Federal Court: Suspicionless Search of Traveler Devices by Border Agents Is Unconstitutional

U.S. Customs agents now must have reasonable cause and suspicion to search traveler devices at points of entry.

In a win for the privacy of international travelers, a federal court in Boston has ruled that searchers of traveler electronic devices by border agents without suspicion is unconstitutional.

The ruling from the U.S. District Court, District of Massachusetts came in a 2017 case,  Alasaad v. Nielsen, filed by the American Civil Liberties Union (ACLU), the Electronic Frontier Foundation (EFF), and ACLU of Massachusetts. The suit was filed on behalf of 11 travelers who had their smartphones and laptops searched without individualized suspicion at U.S. ports of entry.

“This is a great day for travelers who now can cross the international border without fear that the government will, in the absence of any suspicion, ransack the extraordinarily sensitive information we all carry in our electronic devices,” said Sophia Cope, EFF Senior Staff Attorney.
Since 2009, U.S. border agents were legally allowed to search electronic devices of travelers at borders without any specific cause or suspicion on the basis of protecting borders and enforcing border security.

In 2016, that law was revised to require “reasonable suspicion” for anything beyond basic searches, which still allowed agents to require travelers to unlock phones and gave them free rein to read messages and other basic information.

In fact, in the last few years, device searches were on the rise. In 2017, for example, border agents conducted 30,200 of these searches, according to U.S. Customs and Border Protection (CBP). That number was four times more than three years before that, according to the EFF.

These searches exhibited not only an invasion of privacy but also sometimes showed agents abusing their power, according to the EFF. An agent searching the phone of Zainab Merchant, a plaintiff in the Alasaad case, knowingly read privileged attorney-client communications, according to the foundation.

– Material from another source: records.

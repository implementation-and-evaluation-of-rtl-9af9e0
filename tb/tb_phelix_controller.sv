// Testbench for phelix_controller, run together with phelix_calc (the block
// it drives). It watches the controller's side of the internal interface
// rather than the cipher output:
//  - time spent in each state: KEY_IN 12, KEY_MIX 41, INIT 33, NONCE_IN 5,
//    ENCRYPT/DECRYPT 4 per word plus the transition step, MAC 48 clocks;
//  - ph_read pulses: 8 in key mixing, 1 at init, 1 (MAC start) per message;
//  - raw key/nonce capture, working key after mixing, nonce expansion and
//    the init words Z(j) = K(j+3) xor N(j), Z4 = K7 against the reference;
//  - key words X(i,0), X(i,1) on ph_d[0..1] in every block clock;
//  - data word on ph_d[2] in data blocks, l(P) mod 4 in MAC blocks;
//  - calculation block held (ph_en = 0) in the transition step and in DONE;
//  - en = 0 during key mixing returns to IDLE.
module tb_phelix_controller;
  import phelix_pkg::*;
  import phelix_ref_pkg::*;

  logic       clk = 0, rst_n = 1, en = 0, enc_dec = 0;
  logic [2:0] info = 3'd3;
  word_t      data_in = '0, data_out;
  logic       ph_en, ph_read;
  ph_mode_e   ph_ctrl;
  word_t      ph_d [5], fsm_d [4];
  int checks = 0, failures = 0;

  phelix_controller dut (.*);
  phelix_calc u_calc (.clk, .rst_n, .ph_en, .ph_read, .ph_ctrl, .ph_d, .fsm_d);

  always #5 clk = ~clk;

  initial begin
    repeat (5000) @(posedge clk);
    failures++;
    $display("watchdog expired");
    $display("TB_RESULT checks=%0d failures=%0d", checks, failures);
    $finish;
  end

  task automatic chk(string what, logic [63:0] got, logic [63:0] exp);  // zero-extended
    checks++;
    if (got !== exp) begin
      failures++;
      $display("FAIL %s: got %0h expected %0h", what, got, exp);
    end
  endtask

  // ---- monitors
  fsm_state_e cur;
  int dur;
  int last_dur [16];
  int n_read [16];
  int n_hold_tr = 0;
  int n_xkey_checked = 0;
  int n_mac_p = 0;
  w32_t kw_ref [8], n8_ref [8];
  bit   ref_valid = 0;
  logic [2:0] info_exp = 3'd3;

  always @(negedge clk) begin
    if (rst_n) begin
      if (dut.state != cur) begin
        last_dur[cur] = dur;
        cur = dut.state;
        dur = 1;
      end else dur++;
      if (ph_read) n_read[dut.state]++;
      // key words during block clocks
      if (ref_valid && (dut.state == ST_INIT || dut.state == ST_ENCRYPT ||
                        dut.state == ST_DECRYPT || dut.state == ST_MAC) &&
          dut.step >= 3'd1 && dut.step <= 3'd4) begin
        w32_t e0, e1;
        ref_xkey(kw_ref, n8_ref, dut.blk, 32, e0, e1);
        chk("X(i,0) on ph_d[0]", ph_d[0], e0);
        chk("X(i,1) on ph_d[1]", ph_d[1], e1);
        n_xkey_checked++;
        if (dut.state == ST_MAC) begin
          chk("MAC plaintext l(P) mod 4", ph_d[2], 64'(info_exp % 4));
          n_mac_p++;
        end
      end
      if ((dut.state == ST_ENCRYPT || dut.state == ST_DECRYPT) && dut.step == 3'd5) begin
        chk("calculation block held in transition step", ph_en, 0);
        n_hold_tr++;
      end
      if (dut.state == ST_DONE) chk("calculation block held in DONE", ph_en, 0);
    end
  end

  task automatic tick(int n);
    repeat (n) @(negedge clk);
  endtask

  task automatic wait_state(fsm_state_e s);
    int n = 0;
    while (dut.state != s && n < 500) begin tick(1); n++; end
    #1;  // let the monitor account for this clock first
    chk($sformatf("reached state %s", s.name()), dut.state, s);
  endtask

  w32_t raw [8], n4 [4], nb [4];

  initial begin
    for (int k = 0; k < 16; k++) begin last_dur[k] = 0; n_read[k] = 0; end
    cur = ST_IDLE; dur = 0;
    for (int k = 0; k < 8; k++) raw[k] = $urandom;
    for (int k = 0; k < 4; k++) begin n4[k] = $urandom; nb[k] = $urandom; end
    ref_keymix(raw, kw_ref);
    ref_nonce(n4, n8_ref);
    #2 rst_n = 0;
    #10 rst_n = 1;
    tick(1);

    // en = 0 during key mixing: back to IDLE
    en = 1; tick(1);
    for (int k = 0; k < 12; k++) begin data_in = $urandom; tick(1); end
    tick(10);
    chk("in key mixing", dut.state, ST_KEY_MIX);
    en = 0; tick(1);
    chk("en=0 in key mixing returns to IDLE", dut.state, ST_IDLE);
    tick(2);
    for (int k = 0; k < 16; k++) n_read[k] = 0;

    // full key input
    en = 1; tick(1);
    for (int k = 0; k < 8; k++) begin data_in = raw[k]; tick(1); end
    for (int k = 0; k < 4; k++) begin data_in = n4[k]; tick(1); end
    for (int k = 0; k < 8; k++) chk("raw key word captured", dut.key[k], raw[k]);
    for (int k = 0; k < 4; k++) chk("nonce word captured", dut.nonce[k], n4[k]);
    wait_state(ST_INIT);
    chk("KEY_IN clocks", last_dur[ST_KEY_IN], 12);
    chk("KEY_MIX clocks", last_dur[ST_KEY_MIX], 41);
    chk("key-mix loads (ph_read)", n_read[ST_KEY_MIX], 8);
    for (int k = 0; k < 8; k++) chk("working key", dut.key[k], kw_ref[k]);
    for (int k = 0; k < 8; k++) chk("expanded nonce", dut.nonce[k], n8_ref[k]);
    // init load words
    chk("init load ph_read", ph_read, 1);
    chk("init load mode", ph_ctrl, PH_INIT);
    for (int k = 0; k < 4; k++) chk("Z(j) = K(j+3) ^ N(j)", ph_d[k], kw_ref[k+3] ^ n8_ref[k]);
    chk("Z4 = K7", ph_d[4], kw_ref[7]);
    ref_valid = 1;

    // encrypt three words
    wait_state(ST_ENCRYPT);
    chk("INIT clocks", last_dur[ST_INIT], 33);
    chk("init ph_read pulses", n_read[ST_INIT], 1);
    for (int k = 0; k < 3; k++) begin
      data_in = 32'hA000_0000 + k;
      en = (k != 2);
      tick(1);
      tick(1);
      chk("data word on ph_d[2]", ph_d[2], 32'hA000_0000 + k);
      chk("encrypt mode", ph_ctrl, PH_ENC);
      tick(2);
    end
    info_exp = 3'd3;
    wait_state(ST_MAC);
    chk("ENCRYPT clocks (3 words + transition)", last_dur[ST_ENCRYPT], 13);
    chk("MAC start ph_read pulses", n_read[ST_ENCRYPT], 1);
    wait_state(ST_DONE);
    chk("MAC clocks", last_dur[ST_MAC], 48);
    tick(5);

    // new nonce, decrypt two words with a full last word
    en = 1; tick(1);
    for (int k = 0; k < 4; k++) begin data_in = nb[k]; tick(1); end
    info = 3'd4; info_exp = 3'd4;
    enc_dec = 1;
    ref_nonce(nb, n8_ref);
    wait_state(ST_INIT);
    chk("NONCE_IN clocks", last_dur[ST_NONCE_IN], 5);
    for (int k = 0; k < 8; k++) chk("expanded new nonce", dut.nonce[k], n8_ref[k]);
    wait_state(ST_DECRYPT);
    for (int k = 0; k < 2; k++) begin
      data_in = $urandom;
      en = (k != 1);
      tick(2);
      chk("decrypt mode", ph_ctrl, PH_DEC);
      tick(2);
    end
    wait_state(ST_DONE);
    chk("DECRYPT clocks (2 words + transition)", last_dur[ST_DECRYPT], 9);
    for (int k = 0; k < 8; k++) chk("nonce discarded in DONE", dut.nonce[k], 0);
    chk("working key kept in DONE", dut.key[3], kw_ref[3]);

    checks++;
    if (n_hold_tr != 2 || n_xkey_checked == 0 || n_mac_p != 2 * 48) begin
      failures++;
      $display("FAIL transition steps=%0d key-word checks=%0d mac-p checks=%0d",
               n_hold_tr, n_xkey_checked, n_mac_p);
    end
    $display("TB_RESULT checks=%0d failures=%0d", checks, failures);
    $finish;
  end
endmodule
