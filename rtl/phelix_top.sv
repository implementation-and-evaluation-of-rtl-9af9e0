// Phelix encryption/decryption core, top level.
//
// A 256-bit-key Phelix stream cipher with built-in MAC. The attached device
// writes the key and nonce over the 32-bit data_in bus, then streams
// plaintext (enc_dec = 0) or ciphertext (enc_dec = 1) words at one word per
// four clocks and reads the result on data_out one slot later. Dropping en
// ends the message; the core then computes and outputs the four 32-bit MAC
// tag words and waits. Raising en again takes a new nonce (5 clocks) and
// reuses the mixed key; a reset is needed to change the key.
//
// Structure: the controller (state machine, key and nonce registers, key
// word generation) drives the calculation block (the Phelix block function in
// four register stages plus the 4-word feedback FIFO) over five 32-bit buses
// and receives four 32-bit buses back, with the control signals ph_en,
// ph_read and ph_ctrl. The pins are those of the core description:
// clk, rst_n (asynchronous, active low), en, enc_dec, info (3 bits: number
// of bytes, 1..4, in the last data word), data_in and data_out (32 bits
// each), 71 in all. See phelix_controller for the exact clock-by-clock
// timing at the pins.
module phelix_top
  import phelix_pkg::*;
#(
  parameter int unsigned KEY_BYTES = KEY_BYTES_DEFAULT,
  parameter int unsigned CNT_W     = 64
) (
  input  logic        clk,
  input  logic        rst_n,
  input  logic        en,
  input  logic        enc_dec,
  input  logic [2:0]  info,
  input  logic [31:0] data_in,
  output logic [31:0] data_out
);

  logic     ph_en, ph_read;
  ph_mode_e ph_ctrl;
  word_t    ph_d  [5];
  word_t    fsm_d [4];

  phelix_controller #(.KEY_BYTES(KEY_BYTES), .CNT_W(CNT_W)) u_ctrl (
    .clk      (clk),
    .rst_n    (rst_n),
    .en       (en),
    .enc_dec  (enc_dec),
    .info     (info),
    .data_in  (data_in),
    .data_out (data_out),
    .ph_en    (ph_en),
    .ph_read  (ph_read),
    .ph_ctrl  (ph_ctrl),
    .ph_d     (ph_d),
    .fsm_d    (fsm_d)
  );

  phelix_calc #(.KEY_BYTES(KEY_BYTES)) u_calc (
    .clk     (clk),
    .rst_n   (rst_n),
    .ph_en   (ph_en),
    .ph_read (ph_read),
    .ph_ctrl (ph_ctrl),
    .ph_d    (ph_d),
    .fsm_d   (fsm_d)
  );

endmodule
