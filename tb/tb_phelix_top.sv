// End-to-end testbench for phelix_top at its default parameters.
//
// Plays the attached device: no handshake, so every word is driven and read
// at the clock counts the core defines (see phelix_controller). Each message
// is compared word by word, and its 128-bit tag, with the reference model.
// Sequence:
//   1. key input aborted by en = 0 (core must fall back to IDLE);
//   2. full key + nonce input, key mixing, init, encryption of 5 words
//      (full last word); setup time and the ready word are checked;
//   3. done-wait, new nonce (5 clocks), encryption of 3 words ending in a
//      2-byte word;
//   4. new nonce equal to message 1's, decryption of message 1's ciphertext:
//      plaintext and tag must equal message 1's;
//   5. asynchronous reset in the middle of an encryption;
//   6. new key, decryption of random data with a 1-byte last word.
// Each mechanism (states, abort, reset, partial word) is counted and must
// occur at least once.
module tb_phelix_top;
  import phelix_pkg::*;
  import phelix_ref_pkg::*;

  logic        clk = 0, rst_n = 1, en = 0, enc_dec = 0;
  logic [2:0]  info = 3'd4;
  logic [31:0] data_in = '0, data_out;
  int checks = 0, failures = 0;

  phelix_top dut (.*);

  always #5 clk = ~clk;

  initial begin
    repeat (20000) @(posedge clk);
    failures++;
    $display("watchdog expired");
    $display("TB_RESULT checks=%0d failures=%0d", checks, failures);
    $finish;
  end

  // -------- mechanism counters (state entries seen at the controller)
  int n_state [16];
  int n_abort = 0, n_reset = 0, n_partial = 0;
  fsm_state_e prev_state = ST_IDLE;
  always @(posedge clk) begin
    if (dut.u_ctrl.state != prev_state) n_state[dut.u_ctrl.state]++;
    prev_state <= dut.u_ctrl.state;
  end

  task automatic tick(int n);
    repeat (n) @(negedge clk);
  endtask

  task automatic chk(string what, word_t got, word_t exp);
    checks++;
    if (got !== exp) begin
      failures++;
      $display("FAIL %s: got %08h expected %08h", what, got, exp);
    end
  endtask

  task automatic chk_int(string what, int got, int exp);
    checks++;
    if (got != exp) begin
      failures++;
      $display("FAIL %s: got %0d expected %0d", what, got, exp);
    end
  endtask

  // Wait until data_out shows the ready word; 'done' ticks were already
  // spent since en rose; checks the total against 'expect_n'.
  task automatic wait_ready(int done, int expect_n);
    int n = done;
    while (data_out !== 32'h1 && n < 400) begin tick(1); n++; end
    chk_int("clocks from en to ready word", n, expect_n);
  endtask

  task automatic do_reset();
    @(negedge clk);
    en = 0;
    #2 rst_n = 0;
    #3;
    chk("data_out cleared by asynchronous reset", data_out, '0);
    checks++;
    if (dut.u_ctrl.state != ST_IDLE) begin failures++; $display("FAIL reset state"); end
    tick(2);
    rst_n = 1;
    tick(1);
    n_reset++;
  endtask

  task automatic key_in(w32_t raw [8], w32_t n4 [4]);
    en = 1;
    tick(1);
    for (int k = 0; k < 8; k++) begin data_in = raw[k]; tick(1); end
    for (int k = 0; k < 4; k++) begin data_in = n4[k]; tick(1); end
    wait_ready(13, 83);
  endtask

  task automatic nonce_in(w32_t n4 [4]);
    en = 1;
    tick(1);
    for (int k = 0; k < 4; k++) begin data_in = n4[k]; tick(1); end
    wait_ready(5, 35);
  endtask

  // Called at the first clock in which data_out reads the ready word.
  task automatic message(w32_t kw [8], w32_t n4 [4], w32_t din [MAXW], int nw,
                         bit dec, int info_v, output w32_t dout [MAXW],
                         output w32_t tag [4]);
    w32_t exp [MAXW];
    w32_t etag [4];
    ref_message(kw, n4, din, nw, dec, info_v % 4, exp, etag);
    checks++;
    if (dut.u_ctrl.state != ST_INIT) begin failures++; $display("FAIL not in INIT at ready"); end
    enc_dec = dec;
    tick(4);
    for (int k = 0; k < nw; k++) begin
      data_in = din[k];
      en      = (k != nw - 1);
      info    = 3'(info_v);
      tick(4);
      chk($sformatf("%s word %0d", dec ? "plaintext" : "ciphertext", k), data_out, exp[k]);
      dout[k] = data_out;
    end
    if (info_v != 4) n_partial++;
    tick(37);
    for (int t = 0; t < 4; t++) begin
      chk($sformatf("tag word %0d", t), data_out, etag[t]);
      tag[t] = data_out;
      if (t < 3) tick(4);
    end
    checks++;
    if (dut.u_ctrl.state != ST_DONE) begin failures++; $display("FAIL not in DONE after tag"); end
    tick(3);
    chk("tag word 3 held in DONE", data_out, etag[3]);
  endtask

  w32_t raw [8], kw [8], n1 [4], n2 [4], n3 [4];
  w32_t m1 [MAXW], c1 [MAXW], m2 [MAXW], o [MAXW], p1 [MAXW];
  w32_t tag1 [4], tag2 [4], tagx [4];

  initial begin
    for (int k = 0; k < 16; k++) n_state[k] = 0;
    for (int k = 0; k < 8; k++) raw[k] = $urandom;
    for (int k = 0; k < 4; k++) begin n1[k] = $urandom; n2[k] = $urandom; n3[k] = $urandom; end
    for (int k = 0; k < MAXW; k++) begin m1[k] = $urandom; m2[k] = $urandom; end
    ref_keymix(raw, kw);
    do_reset();

    // 1. aborted key input
    en = 1;
    tick(1);
    for (int k = 0; k < 5; k++) begin data_in = raw[k]; tick(1); end
    en = 0;
    tick(2);
    checks++;
    if (dut.u_ctrl.state != ST_IDLE) begin failures++; $display("FAIL abort did not return to IDLE"); end
    else n_abort++;
    tick(3);

    // 2. key + nonce, encrypt 5 words
    key_in(raw, n1);
    for (int k = 0; k < 8; k++) chk("working key after mixing", dut.u_ctrl.key[k], kw[k]);
    message(kw, n1, m1, 5, 1'b0, 4, c1, tag1);

    // 3. new nonce, encrypt 3 words, last word 2 bytes
    tick(6);
    nonce_in(n2);
    m2[2] = m2[2] & 32'h0000_ffff;
    message(kw, n2, m2, 3, 1'b0, 2, o, tag2);

    // 4. decrypt message 1 with nonce 1
    tick(2);
    nonce_in(n1);
    message(kw, n1, c1, 5, 1'b1, 4, p1, tagx);
    for (int k = 0; k < 5; k++) chk("decrypted = original", p1[k], m1[k]);
    for (int t = 0; t < 4; t++) chk("decryption tag = encryption tag", tagx[t], tag1[t]);

    // 5. reset in the middle of an encryption
    tick(2);
    nonce_in(n3);
    enc_dec = 0;
    tick(6);
    data_in = $urandom;
    tick(5);
    checks++;
    if (dut.u_ctrl.state != ST_ENCRYPT) begin failures++; $display("FAIL not encrypting before reset"); end
    do_reset();

    // 6. new key, decrypt random data, last word 1 byte
    for (int k = 0; k < 8; k++) raw[k] = $urandom;
    ref_keymix(raw, kw);
    enc_dec = 1;
    key_in(raw, n3);
    message(kw, n3, m2, 4, 1'b1, 1, o, tagx);

    // mechanisms
    begin
      automatic fsm_state_e sts [8] = '{ST_KEY_IN, ST_KEY_MIX, ST_INIT, ST_ENCRYPT, ST_DECRYPT,
                              ST_MAC, ST_DONE, ST_NONCE_IN};
      foreach (sts[k]) begin
        checks++;
        if (n_state[sts[k]] == 0) begin failures++; $display("FAIL state %s never entered", sts[k].name()); end
      end
      checks++;
      if (n_abort == 0 || n_reset == 0 || n_partial == 0) begin
        failures++; $display("FAIL abort/reset/partial word never exercised");
      end
      $display("mechanisms: key_in=%0d key_mix=%0d init=%0d encrypt=%0d decrypt=%0d mac=%0d done=%0d nonce_in=%0d abort=%0d reset=%0d partial_word=%0d",
               n_state[ST_KEY_IN], n_state[ST_KEY_MIX], n_state[ST_INIT], n_state[ST_ENCRYPT],
               n_state[ST_DECRYPT], n_state[ST_MAC], n_state[ST_DONE], n_state[ST_NONCE_IN],
               n_abort, n_reset, n_partial);
    end
    $display("TB_RESULT checks=%0d failures=%0d", checks, failures);
    $finish;
  end
endmodule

One incoming Harvard freshman even had his visa revoked and was deported after an immigration officer at Boston Logan Airport searched his devices and found that his friends had made social media postings expressing views critical of the U.S. government, according to a published report.

Digital privacy advocates took to Twitter to praise the court’s decision. “This is a big win!” Tweeted Demand Progress, a nonpartisan organization that promotes citizens’ rights in modern democracy.

“Even though the border is a ‘legal grey area’ where our rights as US residents can simultaneously begin and end, border agents now can’t search phones or laptops without at least suspecting a crime,” the organization said.

Famous National Security Agency (NSA) whistleblower and U.S. dissident Edward Snowden also weighed in on the decision, thanking the ACLU and EFF on Twitter for helping protect the privacy of travelers.

Snowden himself in 2013 had his U.S. passport taken by border agents at the Moscow airport. He was forced to live at the airport for 40 days before eventually being given asylum in Russia, where he still resides.

“By putting an end to the government’s ability to conduct suspicionless fishing expeditions, the court reaffirms that the border is not a lawless place and that we don’t lose our privacy rights when we travel,” Snowden Tweeted.